On Sunday, Naveen Selvadurai woke up at 8:30. He exercised on the West Side Highway running path, and racked up 5,130 Nike Fuel Points over the course of the day. Then he shopped at the CB2 furniture store and the Apple Store in SoHo. His weight was 149 pounds, up two pounds from Saturday. (Hope he didn't overindulged when he got a late dinner at Peix Bar de Mariscos in NoLIta.)
Selvadurai's accounts haven't been hacked, and he isn't being tailed by the FBI. All of this data was made publicly available by Selvadurai himself. You'd expect a certain amount of oversharing from the cofounder of Foursquare, but he aspires to an even greater level of transparency: On Friday, he unveiled a "personal API" that shares data gleaned from Foursquare, all of his various fitness tracking devices, and even his bathroom scale.

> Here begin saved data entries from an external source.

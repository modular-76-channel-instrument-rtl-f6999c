// async_fifo: two-clock FIFO that carries ADC samples from the 40 MHz SPI
// clock domain to the 64 MHz DSP clock domain.
//
// The write and read pointers are kept in binary in their own domain and
// passed to the other domain in Gray code through two flip-flops, so only
// one bit of a crossing pointer changes at a time. Full is computed on the
// write side against the synchronised read pointer, empty on the read side
// against the synchronised write pointer; both are therefore pessimistic
// by the two-stage synchroniser delay, never wrong.
//
// Interface: a write happens on a wclk edge with `wr_en` high and `full`
// low; a read happens on an rclk edge with `rd_en` high and `empty` low.
// `rdata` shows the oldest word while `empty` is low (first-word
// fall-through). A written word is visible on the read side three rclk
// edges after the write edge at the latest.
//
// A two-clock FIFO synchroniser for this crossing is what the platform
// uses; the depth and the Gray-pointer construction are this design's.
module async_fifo #(
  parameter int unsigned DW = 20,   // word width
  parameter int unsigned AW = 4     // log2 of the depth
) (
  input  logic          wclk,
  input  logic          wrst_n,
  input  logic          wr_en,
  input  logic [DW-1:0] wdata,
  output logic          full,

  input  logic          rclk,
  input  logic          rrst_n,
  input  logic          rd_en,
  output logic [DW-1:0] rdata,
  output logic          empty
);

  logic [DW-1:0] mem [2**AW];

  logic [AW:0] wbin, wgray, rbin, rgray;
  logic [AW:0] rgray_w1, rgray_w2;   // read pointer in the write domain
  logic [AW:0] wgray_r1, wgray_r2;   // write pointer in the read domain

  function automatic logic [AW:0] bin2gray(logic [AW:0] b);
    return b ^ (b >> 1);
  endfunction

  // ---- write domain ----
  logic        do_write;
  logic [AW:0] wbin_next;
  assign do_write  = wr_en && !full;
  assign wbin_next = wbin + (AW+1)'(do_write);

  always_ff @(posedge wclk) begin
    if (do_write) mem[wbin[AW-1:0]] <= wdata;
  end

  always_ff @(posedge wclk or negedge wrst_n) begin
    if (!wrst_n) begin
      wbin     <= '0;
      wgray    <= '0;
      rgray_w1 <= '0;
      rgray_w2 <= '0;
    end else begin
      wbin     <= wbin_next;
      wgray    <= bin2gray(wbin_next);
      rgray_w1 <= rgray;
      rgray_w2 <= rgray_w1;
    end
  end

  // full when the pointers differ only in the two top Gray bits
  assign full = (wgray == {~rgray_w2[AW:AW-1], rgray_w2[AW-2:0]});

  // ---- read domain ----
  logic        do_read;
  logic [AW:0] rbin_next;
  assign do_read   = rd_en && !empty;
  assign rbin_next = rbin + (AW+1)'(do_read);

  always_ff @(posedge rclk or negedge rrst_n) begin
    if (!rrst_n) begin
      rbin     <= '0;
      rgray    <= '0;
      wgray_r1 <= '0;
      wgray_r2 <= '0;
    end else begin
      rbin     <= rbin_next;
      rgray    <= bin2gray(rbin_next);
      wgray_r1 <= wgray;
      wgray_r2 <= wgray_r1;
    end
  end

  assign empty = (rgray == wgray_r2);
  assign rdata = mem[rbin[AW-1:0]];

  // The flags guard the pointers, so a write while full is ignored and a
  // read while empty does nothing; a producer offering a word to a full
  // FIFO loses it, which this assertion reports.
  a_no_overflow: assert property (@(posedge wclk) disable iff (!wrst_n)
                                  !(wr_en && full))
    else $error("async_fifo: write while full, word dropped");

endmodule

"I’ve long been a follower of the quantified self," he writes. He's used FitBit, Jawbone up, Nike FuelBand, and Withings, which were all useful for deriving insights about his health. "It's shown me that seasons have a lot to do with weight makeup and that I seem to have a something like a 10-pound range in how much I weigh," he tells Fast Company.

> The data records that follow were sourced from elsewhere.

// tb_async_fifo: writes a random stream at 40 MHz and reads it at 64 MHz
// with random enables on both sides; checks order and content against a
// queue, that `full` rises after exactly 2^AW words with the reader
// stopped, that `empty` rises after draining, and the crossing latency.
module tb_async_fifo;
  localparam int unsigned DW = 20, AW = 4;

  logic wclk = 0, rclk = 0, wrst_n = 1, rrst_n = 1;
  logic wr_en = 0, rd_en = 0, full, empty;
  logic [DW-1:0] wdata = '0, rdata;
  logic [DW-1:0] model [$];
  int checks = 0, failures = 0, written = 0, readn = 0;
  bit  rd_random = 0, wr_random = 0;

  always #12.5   wclk = !wclk;   // 40 MHz
  always #7.8125 rclk = !rclk;   // 64 MHz

  async_fifo #(.DW(DW), .AW(AW)) dut (.*);

  task automatic check(bit ok, string what);
    checks++;
    if (!ok) begin failures++; $display("FAIL %s", what); end
  endtask

  // writer
  always @(posedge wclk) begin
    if (wr_en && !full) begin
      model.push_back(wdata);
      written++;
    end
  end
  always @(negedge wclk) begin
    if (wr_random) begin
      wr_en <= ($urandom % 3) != 0 && !full;
      wdata <= DW'($urandom);
    end
  end

  // reader
  always @(posedge rclk) begin
    if (rd_en && !empty) begin
      if (model.size() == 0) check(0, "read with model empty");
      else begin
        logic [DW-1:0] e;
        e = model.pop_front();
        check(rdata == e, $sformatf("data %h exp %h", rdata, e));
      end
      readn++;
    end
  end
  always @(negedge rclk) if (rd_random) rd_en <= ($urandom % 2) != 0;

  initial begin
    int n, lat;
    #1 wrst_n = 0; rrst_n = 0;
    #100 wrst_n = 1; rrst_n = 1;
    repeat (2) @(posedge rclk);
    check(empty && !full, "empty after reset");
    // fill with the reader stopped
    n = 0;
    while (!full && n < 40) begin
      @(negedge wclk) begin wr_en = 1; wdata = DW'($urandom); end
      @(posedge wclk);
      n++;
      #1;
    end
    @(negedge wclk) wr_en = 0;
    check(written == 2**AW, $sformatf("full after %0d words", written));
    // drain
    @(negedge rclk) rd_en = 1;
    wait (model.size() == 0);
    repeat (6) @(posedge rclk);
    check(empty, "empty after drain");
    @(negedge rclk) rd_en = 0;
    // latency of one word
    @(negedge wclk) begin wr_en = 1; wdata = 20'h12345; end
    @(negedge wclk) wr_en = 0;
    lat = 0;
    while (empty && lat < 20) begin @(posedge rclk); #1 lat++; end
    check(lat <= 4, $sformatf("crossing latency %0d rclk", lat));
    @(negedge rclk) rd_en = 1;
    @(negedge rclk) rd_en = 0;
    // random traffic
    wr_random = 1; rd_random = 1;
    repeat (3000) @(posedge wclk);
    wr_random = 0;
    @(negedge wclk) wr_en = 0;
    rd_random = 0;
    @(negedge rclk) rd_en = 1;
    repeat (100) @(posedge rclk);
    check(model.size() == 0 && empty, "all words delivered");
    check(written > 1500, $sformatf("random traffic written %0d", written));
    $display("TB_RESULT checks=%0d failures=%0d", checks, failures);
    $finish;
  end

  initial begin
    #1ms;
    failures++;
    $display("watchdog expired");
    $display("TB_RESULT checks=%0d failures=%0d", checks, failures);
    $finish;
  end
endmodule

Making all of this health data public seems like a natural next step to him. "We share our tweets and checkins and photos and music habits to a wide audience, so why not other types of behavior and habits as well?" he writes. But these fitness gadgets are all competing with each other, and they don't play well together. Selvadurai longed for something akin to the open APIs (application programming interfaces) that allow other sites to easily pull data from Twitter and Facebook. He claims his personal API yields "a dataset that is a single repository and view of my body as opposed to various silos of data scattered across different services and devices."
Anyone who wants TMI about Selvadurai's personal life just needs to visit api.naveen.com. Provide a Twitter handle, and you can get an access token that lets you pull the raw data on Selvadurai's sleep schedule, weight, number of steps taken, and locations visited. For example, his weigh-in from yesterday looks like this:
{"date": "2013-06-02T13:14:13", "id": "51ac3827d8949f001182cba3", "value": 67.95}
Not pretty to look at, but it'd be relatively simple for anyone with some coding knowledge to create a web page or app that presents the data in any way they like. And that's the point. "I’ve been curious what one might be able to do with such a resource," he writes. "Will any of it be useful for research? Might one create apps on top of me? Or perhaps draw insights that I haven’t yet been able to see myself?"
Selvadurai says that he isn't exactly sure what people will do with it. His experience at Foursquare showed him that people make use of public data in surprising ways. (Like the time someone turned his location info into a visualization of a round-the-world trip he took.) Maybe someone will take his personal API and produce a chart proving that his weight spikes every time he eats at Shake Shack (which he last visited on Friday evening). "My hope is that I'll learn something about my thinking or my data that I hadn't seen before," he says.
There's some speculation that Selvadurai, flush with cash from his Foursquare departure, may be thinking about his next startup. Is his personal API a prelude to a company that unifies and quantifies your health data?
"I just put it out there to start a conversation," he insists.